Yamo’s Village Series, Book 1
By Yutaka Kobayashi
A young boy, Yamo, lives in the Afghan village of Paghman. The peaceful village is surrounded by the bounty of nature: fruit trees burst into bloom in the spring, and in the summer Yamo’s whole family joins in harvesting apricots, plums, and cherries, breaking into song as they pick.
For the first time, this year Yamo goes to the market in town to sell their harvest with his father. He is filling in for his older brother, who is off fighting in the war. After they have sold their fruit, his father uses the income to buy a white baby lamb.

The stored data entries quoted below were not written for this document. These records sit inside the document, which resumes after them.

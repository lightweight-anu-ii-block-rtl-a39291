// tb_anu2_key_step_inv: the backward key step must return the key before a
// reference key update, for random keys and every round counter, and give
// that key's subkeys.
module tb_anu2_key_step_inv;
  import anu2_ref_pkg::*;
  logic [127:0] key_i, key_o, k0;
  logic [4:0]   rc;
  logic [31:0]  rk1, rk2;
  int checks = 0, failures = 0;

  anu2_key_step_inv dut (.*);

  initial begin
    #10000;
    failures++;
    $display("TB_RESULT checks=%0d failures=%0d", checks, failures);
    $finish;
  end

  initial begin
    for (int i = 0; i < 250; i++) begin
      k0    = rand128();
      rc    = 5'(i % 25);
      key_i = ref_key_update(k0, int'(rc));
      #1;
      checks++;
      if (key_o !== k0) begin
        failures++;
        $display("FAIL inverse update(%h, %0d) = %h expected %h", key_i, rc, key_o, k0);
      end
      checks++;
      if (rk1 !== k0[31:0] || rk2 !== k0[63:32]) begin
        failures++;
        $display("FAIL subkeys %h %h expected %h %h", rk1, rk2, k0[31:0], k0[63:32]);
      end
    end
    $display("TB_RESULT checks=%0d failures=%0d", checks, failures);
    $finish;
  end
endmodule
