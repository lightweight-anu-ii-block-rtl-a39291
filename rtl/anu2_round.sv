// anu2_round: one ANU-II encryption round, purely combinational.
//
// The 64-bit state is two 32-bit halves. With L the most significant half
// and R the least significant half, one round computes
//   t1 = S(L) ^ (R >>> 3) ^ rk1       (S applied to each of the 8 nibbles)
//   t2 = (t1 <<< 10) ^ R ^ rk2
// and swaps the two results: the new L is t2, the new R is t1.
// The dataflow (S-box layer, the two XORs, the two rotations and the swap)
// follows the cipher's round diagram. Nibble k of L goes through S-box k
// and stays in place; that placement is this design's reading.
// Interface: msb_i/lsb_i the state in, rk1/rk2 the round's two 32-bit
// subkeys, msb_o/lsb_o the state out. Zero latency.
module anu2_round
  import anu2_pkg::*;
(
  input  half_t msb_i,
  input  half_t lsb_i,
  input  half_t rk1,
  input  half_t rk2,
  output half_t msb_o,
  output half_t lsb_o
);

  half_t sub, r_ror3, t1, t1_rol10, t2;

  for (genvar k = 0; k < HALF_W / 4; k++) begin : g_sbox
    anu2_sbox u_sbox (.x(msb_i[4*k +: 4]), .y(sub[4*k +: 4]));
  end

  anu2_rot #(.W(HALF_W), .AMOUNT(3),  .LEFT(1'b0)) u_ror3  (.a(lsb_i), .y(r_ror3));
  anu2_rot #(.W(HALF_W), .AMOUNT(10), .LEFT(1'b1)) u_rol10 (.a(t1),    .y(t1_rol10));

  always_comb begin
    t1    = sub ^ r_ror3 ^ rk1;
    t2    = t1_rol10 ^ lsb_i ^ rk2;
    msb_o = t2;
    lsb_o = t1;
  end

endmodule
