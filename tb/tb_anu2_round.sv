// tb_anu2_round: one encryption round on random states and subkeys against
// the reference model, plus the all-zero input, whose result follows from
// S(0) = E by hand: t1 = EEEEEEEE, t2 = t1 <<< 10 = BBBBBBBB... rotated.
module tb_anu2_round;
  import anu2_ref_pkg::*;
  logic [31:0] msb_i, lsb_i, rk1, rk2, msb_o, lsb_o;
  int checks = 0, failures = 0;

  anu2_round dut (.*);

  initial begin
    #10000;
    failures++;
    $display("TB_RESULT checks=%0d failures=%0d", checks, failures);
    $finish;
  end

  task automatic check(logic [63:0] exp);
    checks++;
    if ({msb_o, lsb_o} !== exp) begin
      failures++;
      $display("FAIL round(%h,%h,%h,%h) = %h expected %h",
               msb_i, lsb_i, rk1, rk2, {msb_o, lsb_o}, exp);
    end
  endtask

  initial begin
    msb_i = '0; lsb_i = '0; rk1 = '0; rk2 = '0; #1;
    // t1 = EEEEEEEE; t1 <<< 10 = BBBBBBBB (E = 1110, a 10-bit shift of a
    // repeating 1110 pattern starts at ...1011).
    check({32'hBBBB_BBBB, 32'hEEEE_EEEE});
    for (int i = 0; i < 300; i++) begin
      msb_i = $urandom; lsb_i = $urandom; rk1 = $urandom; rk2 = $urandom;
      #1;
      check(ref_round({msb_i, lsb_i}, {64'h0, rk2, rk1}));
    end
    $display("TB_RESULT checks=%0d failures=%0d", checks, failures);
    $finish;
  end
endmodule
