// anu2_round_inv: one ANU-II decryption round, the exact inverse of
// anu2_round, purely combinational.
//
// An encryption round maps (L, R) to (t2, t1). Given that output as
// (msb_i, lsb_i) = (t2, t1), the round is undone by
//   R = msb_i ^ (lsb_i <<< 10) ^ rk2
//   L = S^-1(lsb_i ^ (R >>> 3) ^ rk1)
// and the result (L, R) leaves on (msb_o, lsb_o). This is the decryption
// dataflow of the cipher: the same XORs and rotations as encryption with
// the roles of the halves exchanged, and the inverse S-box layer after the
// second XOR instead of before the first. The subkeys must be those the
// matching encryption round used.
// Interface: msb_i/lsb_i the state in, rk1/rk2 the subkeys, msb_o/lsb_o the
// state out. Zero latency.
module anu2_round_inv
  import anu2_pkg::*;
(
  input  half_t msb_i,
  input  half_t lsb_i,
  input  half_t rk1,
  input  half_t rk2,
  output half_t msb_o,
  output half_t lsb_o
);

  half_t l_rol10, r_rec, r_ror3, pre_sbox, l_rec;

  anu2_rot #(.W(HALF_W), .AMOUNT(10), .LEFT(1'b1)) u_rol10 (.a(lsb_i), .y(l_rol10));
  anu2_rot #(.W(HALF_W), .AMOUNT(3),  .LEFT(1'b0)) u_ror3  (.a(r_rec), .y(r_ror3));

  for (genvar k = 0; k < HALF_W / 4; k++) begin : g_sbox_inv
    anu2_sbox_inv u_sbox_inv (.x(pre_sbox[4*k +: 4]), .y(l_rec[4*k +: 4]));
  end

  always_comb begin
    r_rec    = msb_i ^ l_rol10 ^ rk2;
    pre_sbox = lsb_i ^ r_ror3 ^ rk1;
    msb_o    = l_rec;
    lsb_o    = r_rec;
  end

endmodule
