// tb_anu2_round_inv: the decryption round must undo the reference
// encryption round for random states and subkeys.
module tb_anu2_round_inv;
  import anu2_ref_pkg::*;
  logic [31:0] msb_i, lsb_i, rk1, rk2, msb_o, lsb_o;
  logic [63:0] pt, ct;
  int checks = 0, failures = 0;

  anu2_round_inv dut (.*);

  initial begin
    #10000;
    failures++;
    $display("TB_RESULT checks=%0d failures=%0d", checks, failures);
    $finish;
  end

  initial begin
    for (int i = 0; i < 300; i++) begin
      pt  = rand64();
      rk1 = $urandom; rk2 = $urandom;
      ct  = ref_round(pt, {64'h0, rk2, rk1});
      {msb_i, lsb_i} = ct;
      #1;
      checks++;
      if ({msb_o, lsb_o} !== pt) begin
        failures++;
        $display("FAIL inverse round of %h gave %h expected %h", ct, {msb_o, lsb_o}, pt);
      end
    end
    $display("TB_RESULT checks=%0d failures=%0d", checks, failures);
    $finish;
  end
endmodule
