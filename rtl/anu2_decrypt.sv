// anu2_decrypt: iterative ANU-II decryption unit, 64-bit block, 128-bit key.
//
// Same structure as the encryption unit: load multiplexers, two 32-bit half
// registers, a 128-bit key register, the three-state controller and a chain
// of UNROLL round slots per clock, 13 clocks for 25 rounds with UNROLL = 2.
// Each slot undoes one encryption round. Decryption needs the subkeys last
// round first, so the key register is loaded with the key the encryption
// unit holds after its 25th key update, and each slot first undoes one key
// update (anu2_key_step_inv) and then applies the inverse round
// (anu2_round_inv) with the subkeys of the recovered key. Slot k of the
// clock with counter rc undoes encryption round ROUNDS-1-(rc+k); the slot
// that would be round 25 is bypassed as in the encryption unit.
//
// Timing: one enabled clock in S0 loads ciphertext and key, 13 enabled
// clocks in S1, then ANU_Ready rises with the plaintext on P_MSBi/P_LSBi,
// held until rst. ctr is a clock enable, rst a synchronous reset.
// Follows the cipher's decryption dataflow and its 13-clock latency; the
// backward key schedule and the bypass are this design's own.
module anu2_decrypt
  import anu2_pkg::*;
#(
  parameter int unsigned ROUNDS = NROUNDS,
  parameter int unsigned UNROLL = 2
) (
  input  logic  clk,
  input  logic  rst,
  input  logic  ctr,
  input  key_t  KEY,
  input  half_t C_MSBi,
  input  half_t C_LSBi,
  output half_t P_MSBi,
  output half_t P_LSBi,
  output logic  ANU_Ready
);

  logic  load, run;
  rc_t   rc;
  half_t msb_q, lsb_q;
  key_t  key_q;

  half_t msb_c [UNROLL+1];
  half_t lsb_c [UNROLL+1];
  key_t  key_c [UNROLL+1];

  anu2_ctrl #(.ROUNDS(ROUNDS), .UNROLL(UNROLL)) u_ctrl (
    .clk, .rst, .ctr, .load, .run, .rc, .ready(ANU_Ready)
  );

  assign msb_c[0] = msb_q;
  assign lsb_c[0] = lsb_q;
  assign key_c[0] = key_q;

  for (genvar k = 0; k < UNROLL; k++) begin : g_slot
    half_t rk1, rk2, msb_r, lsb_r;
    key_t  key_p;
    rc_t   round_k;
    logic  active;

    always_comb begin
      active  = (int'(rc) + k) < int'(ROUNDS);
      round_k = RC_W'(int'(ROUNDS) - 1 - int'(rc) - k);
    end

    anu2_key_step_inv u_key (
      .key_i(key_c[k]), .rc(round_k), .key_o(key_p), .rk1, .rk2
    );
    anu2_round_inv u_round (
      .msb_i(msb_c[k]), .lsb_i(lsb_c[k]), .rk1, .rk2,
      .msb_o(msb_r), .lsb_o(lsb_r)
    );

    assign msb_c[k+1] = active ? msb_r : msb_c[k];
    assign lsb_c[k+1] = active ? lsb_r : lsb_c[k];
    assign key_c[k+1] = active ? key_p : key_c[k];
  end

  always_ff @(posedge clk) begin
    if (load) begin
      msb_q <= C_MSBi;
      lsb_q <= C_LSBi;
      key_q <= KEY;
    end else if (run) begin
      msb_q <= msb_c[UNROLL];
      lsb_q <= lsb_c[UNROLL];
      key_q <= key_c[UNROLL];
    end
  end

  always_comb begin
    P_MSBi = msb_q;
    P_LSBi = lsb_q;
  end

endmodule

Through the story you are able to feel the deep love of the family, enjoy the breathtaking beauty of the landscape, and vivid activities at the town market. Then, on the final page you will be stunned to learn, without any illustrations: “This winter, my village was destroyed by the war, and now it’s all gone.” This book provides readers with opportunities to think about the war and children in Afghanistan and how families live there.
The Most Beautiful Village in the World is the first title in Yamo’s Village series.
• ISBN 978-1-940842-25-7
• 40 Pages, 31 Beautiful Color Illustrations
• Hardcover Picture Book (10 3/4 in x 8 1/2 in)
• Written for children ages 5 to 7
• Mariko Shii Gharbi (translator), Simone Kaplan (editor)
• US $17.99/CAN $23.99
About the Author
Yutaka Kobayashi (1946–) is a Nihonga (Japanese-style paintings) artist and picture-book author. In 1979, his very first submission was accepted for the Japan Fine Arts Exhibition (Nitten). He was a frequent visitor to the Islamic countries of Asia and the Middle East during the 1970s to early 1980s, and the main themes of his works reflect those visits.
“I wish the civil war in Afghanistan would end quickly, and. . . . And then I could see my old friends, and that their village could become, once again, the most beautiful village in the world.” —Yutaka Kobayashi
“Author/illustrator Kobayashi’s vivid and colorful illustrations, together with detailed descriptions, effectively convey the lively nature of the village… The ending is abrupt, but details in both text and illustrations provide some foreshadowing without blunting the shock. A sweet story with an ending that too many children will know.” —Kirkus Reviews
“. . . It’s a reality for many children the world over and will be
eye-opening for many American children.”